- **Task instructions**
Where in the records does the word "expv" occur? Copy each line in which it does.

[Stored data]
• • •

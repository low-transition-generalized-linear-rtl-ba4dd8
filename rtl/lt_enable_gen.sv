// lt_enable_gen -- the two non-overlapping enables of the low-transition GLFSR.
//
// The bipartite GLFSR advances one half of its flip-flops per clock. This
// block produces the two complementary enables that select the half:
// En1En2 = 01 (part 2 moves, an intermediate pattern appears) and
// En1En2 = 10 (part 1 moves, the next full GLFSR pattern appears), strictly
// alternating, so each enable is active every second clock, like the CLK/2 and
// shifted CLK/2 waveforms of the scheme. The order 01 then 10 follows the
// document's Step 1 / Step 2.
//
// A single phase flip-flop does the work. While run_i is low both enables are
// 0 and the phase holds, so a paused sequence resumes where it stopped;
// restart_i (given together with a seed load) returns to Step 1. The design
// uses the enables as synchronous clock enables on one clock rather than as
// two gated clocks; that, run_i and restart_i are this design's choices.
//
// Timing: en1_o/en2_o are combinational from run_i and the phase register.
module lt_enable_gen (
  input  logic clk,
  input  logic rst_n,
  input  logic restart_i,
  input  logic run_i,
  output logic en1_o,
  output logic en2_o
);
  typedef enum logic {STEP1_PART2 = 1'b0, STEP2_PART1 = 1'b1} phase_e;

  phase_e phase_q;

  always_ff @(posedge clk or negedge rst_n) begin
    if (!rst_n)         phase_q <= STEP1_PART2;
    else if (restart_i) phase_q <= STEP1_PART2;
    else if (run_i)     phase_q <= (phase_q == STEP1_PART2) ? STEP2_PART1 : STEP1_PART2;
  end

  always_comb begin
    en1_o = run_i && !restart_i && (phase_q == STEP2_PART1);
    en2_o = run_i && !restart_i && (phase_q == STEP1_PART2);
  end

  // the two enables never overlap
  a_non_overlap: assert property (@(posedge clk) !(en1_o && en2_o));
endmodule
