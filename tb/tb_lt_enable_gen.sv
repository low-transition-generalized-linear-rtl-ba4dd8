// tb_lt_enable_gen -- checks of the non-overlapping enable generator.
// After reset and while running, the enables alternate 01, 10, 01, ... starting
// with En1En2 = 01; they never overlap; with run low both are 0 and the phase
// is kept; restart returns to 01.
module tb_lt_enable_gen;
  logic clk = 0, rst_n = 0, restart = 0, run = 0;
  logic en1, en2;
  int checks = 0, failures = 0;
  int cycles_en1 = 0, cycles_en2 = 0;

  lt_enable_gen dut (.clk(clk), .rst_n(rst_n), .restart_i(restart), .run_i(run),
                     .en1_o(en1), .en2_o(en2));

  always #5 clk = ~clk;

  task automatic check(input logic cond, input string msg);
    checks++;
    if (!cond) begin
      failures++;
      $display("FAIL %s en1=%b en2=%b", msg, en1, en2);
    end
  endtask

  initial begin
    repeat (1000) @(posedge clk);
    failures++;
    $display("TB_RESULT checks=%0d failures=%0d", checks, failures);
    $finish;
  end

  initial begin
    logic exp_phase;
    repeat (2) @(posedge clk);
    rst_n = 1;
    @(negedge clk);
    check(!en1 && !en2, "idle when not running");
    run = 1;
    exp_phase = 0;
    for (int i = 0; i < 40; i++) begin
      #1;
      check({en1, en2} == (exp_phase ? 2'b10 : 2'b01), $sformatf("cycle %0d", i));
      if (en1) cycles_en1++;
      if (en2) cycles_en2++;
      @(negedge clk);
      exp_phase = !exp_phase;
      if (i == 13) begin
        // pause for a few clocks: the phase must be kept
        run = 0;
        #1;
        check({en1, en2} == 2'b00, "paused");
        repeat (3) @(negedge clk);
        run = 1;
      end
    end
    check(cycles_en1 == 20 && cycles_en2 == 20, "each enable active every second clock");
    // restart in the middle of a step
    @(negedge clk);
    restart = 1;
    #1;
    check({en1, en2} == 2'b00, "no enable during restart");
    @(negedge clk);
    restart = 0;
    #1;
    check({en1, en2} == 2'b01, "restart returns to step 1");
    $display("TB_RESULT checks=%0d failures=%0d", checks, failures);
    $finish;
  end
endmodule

• • •

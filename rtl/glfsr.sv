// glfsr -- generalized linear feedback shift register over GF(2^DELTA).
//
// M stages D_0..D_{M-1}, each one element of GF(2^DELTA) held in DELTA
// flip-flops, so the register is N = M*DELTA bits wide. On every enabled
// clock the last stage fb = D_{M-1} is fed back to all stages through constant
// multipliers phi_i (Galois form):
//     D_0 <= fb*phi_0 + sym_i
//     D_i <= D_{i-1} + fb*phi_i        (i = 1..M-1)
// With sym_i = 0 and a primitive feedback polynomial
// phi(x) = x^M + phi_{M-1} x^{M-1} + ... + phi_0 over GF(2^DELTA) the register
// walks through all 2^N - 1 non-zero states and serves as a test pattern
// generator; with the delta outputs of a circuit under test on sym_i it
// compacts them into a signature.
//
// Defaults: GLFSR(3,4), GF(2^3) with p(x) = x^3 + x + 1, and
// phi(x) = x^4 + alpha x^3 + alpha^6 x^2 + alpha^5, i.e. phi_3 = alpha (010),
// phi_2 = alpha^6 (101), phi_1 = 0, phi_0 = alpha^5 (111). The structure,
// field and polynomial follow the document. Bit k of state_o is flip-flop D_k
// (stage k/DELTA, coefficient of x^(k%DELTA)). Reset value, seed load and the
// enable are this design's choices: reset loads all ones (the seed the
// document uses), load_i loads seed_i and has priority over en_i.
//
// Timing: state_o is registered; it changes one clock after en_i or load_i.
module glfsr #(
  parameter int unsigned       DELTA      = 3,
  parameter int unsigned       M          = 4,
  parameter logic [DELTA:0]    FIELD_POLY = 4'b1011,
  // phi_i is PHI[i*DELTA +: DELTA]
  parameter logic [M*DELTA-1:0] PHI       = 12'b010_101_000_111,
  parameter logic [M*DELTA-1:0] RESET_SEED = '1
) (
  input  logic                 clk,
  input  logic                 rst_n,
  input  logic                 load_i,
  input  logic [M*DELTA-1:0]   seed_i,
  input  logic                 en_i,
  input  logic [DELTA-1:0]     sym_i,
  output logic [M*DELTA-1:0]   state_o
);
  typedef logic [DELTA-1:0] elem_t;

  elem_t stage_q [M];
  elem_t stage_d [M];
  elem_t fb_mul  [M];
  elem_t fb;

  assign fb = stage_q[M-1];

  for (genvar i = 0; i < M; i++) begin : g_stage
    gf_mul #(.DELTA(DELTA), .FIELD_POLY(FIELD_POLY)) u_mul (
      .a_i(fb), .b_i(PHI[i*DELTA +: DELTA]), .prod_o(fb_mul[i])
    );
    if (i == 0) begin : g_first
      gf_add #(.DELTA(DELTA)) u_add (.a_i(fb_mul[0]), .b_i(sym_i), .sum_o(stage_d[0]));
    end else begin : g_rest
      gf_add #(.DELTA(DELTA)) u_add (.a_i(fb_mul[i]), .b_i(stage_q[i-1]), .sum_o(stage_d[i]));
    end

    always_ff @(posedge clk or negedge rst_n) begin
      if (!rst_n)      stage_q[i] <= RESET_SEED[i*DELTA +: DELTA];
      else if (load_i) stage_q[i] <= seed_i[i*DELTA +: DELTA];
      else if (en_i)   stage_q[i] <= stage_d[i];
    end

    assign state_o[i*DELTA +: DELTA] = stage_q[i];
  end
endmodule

• • •

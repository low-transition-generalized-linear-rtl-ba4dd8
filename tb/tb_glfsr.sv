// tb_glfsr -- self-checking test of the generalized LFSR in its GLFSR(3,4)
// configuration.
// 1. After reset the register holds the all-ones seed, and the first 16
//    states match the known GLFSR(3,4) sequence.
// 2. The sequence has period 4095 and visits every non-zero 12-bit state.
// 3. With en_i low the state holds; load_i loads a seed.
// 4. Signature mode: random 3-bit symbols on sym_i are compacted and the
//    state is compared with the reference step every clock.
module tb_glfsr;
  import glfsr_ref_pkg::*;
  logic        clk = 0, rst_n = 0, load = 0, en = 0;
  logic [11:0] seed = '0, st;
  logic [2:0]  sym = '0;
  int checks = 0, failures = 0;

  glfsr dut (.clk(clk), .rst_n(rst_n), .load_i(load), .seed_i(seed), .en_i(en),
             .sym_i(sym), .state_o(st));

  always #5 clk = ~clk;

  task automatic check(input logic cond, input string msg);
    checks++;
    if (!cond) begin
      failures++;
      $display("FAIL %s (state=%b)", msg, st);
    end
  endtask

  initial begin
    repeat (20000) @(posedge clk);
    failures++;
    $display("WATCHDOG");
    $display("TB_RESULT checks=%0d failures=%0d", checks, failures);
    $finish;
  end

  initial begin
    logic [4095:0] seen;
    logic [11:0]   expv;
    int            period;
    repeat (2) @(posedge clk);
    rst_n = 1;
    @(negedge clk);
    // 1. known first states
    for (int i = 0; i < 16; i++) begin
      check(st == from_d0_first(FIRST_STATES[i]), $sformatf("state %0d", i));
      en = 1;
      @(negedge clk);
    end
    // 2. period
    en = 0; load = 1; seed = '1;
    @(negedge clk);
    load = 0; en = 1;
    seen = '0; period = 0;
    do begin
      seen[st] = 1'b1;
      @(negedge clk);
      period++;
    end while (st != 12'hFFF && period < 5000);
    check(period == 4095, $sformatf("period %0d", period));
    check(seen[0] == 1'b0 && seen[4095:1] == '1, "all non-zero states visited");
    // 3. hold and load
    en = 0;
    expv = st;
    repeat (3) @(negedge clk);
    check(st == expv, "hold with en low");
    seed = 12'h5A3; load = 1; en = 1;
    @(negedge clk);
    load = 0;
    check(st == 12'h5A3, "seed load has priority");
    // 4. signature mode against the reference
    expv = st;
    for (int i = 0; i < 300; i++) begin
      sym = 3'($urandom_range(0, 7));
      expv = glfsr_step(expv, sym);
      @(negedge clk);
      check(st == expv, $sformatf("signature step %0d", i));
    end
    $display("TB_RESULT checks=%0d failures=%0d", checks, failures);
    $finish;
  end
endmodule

• • •

- **Response area**
    logic [11:0]   expv;
    expv = st;
    check(st == expv, "hold with en low");
    expv = st;
      expv = glfsr_step(expv, sym);
      check(st == expv, $sformatf("signature step %0d", i));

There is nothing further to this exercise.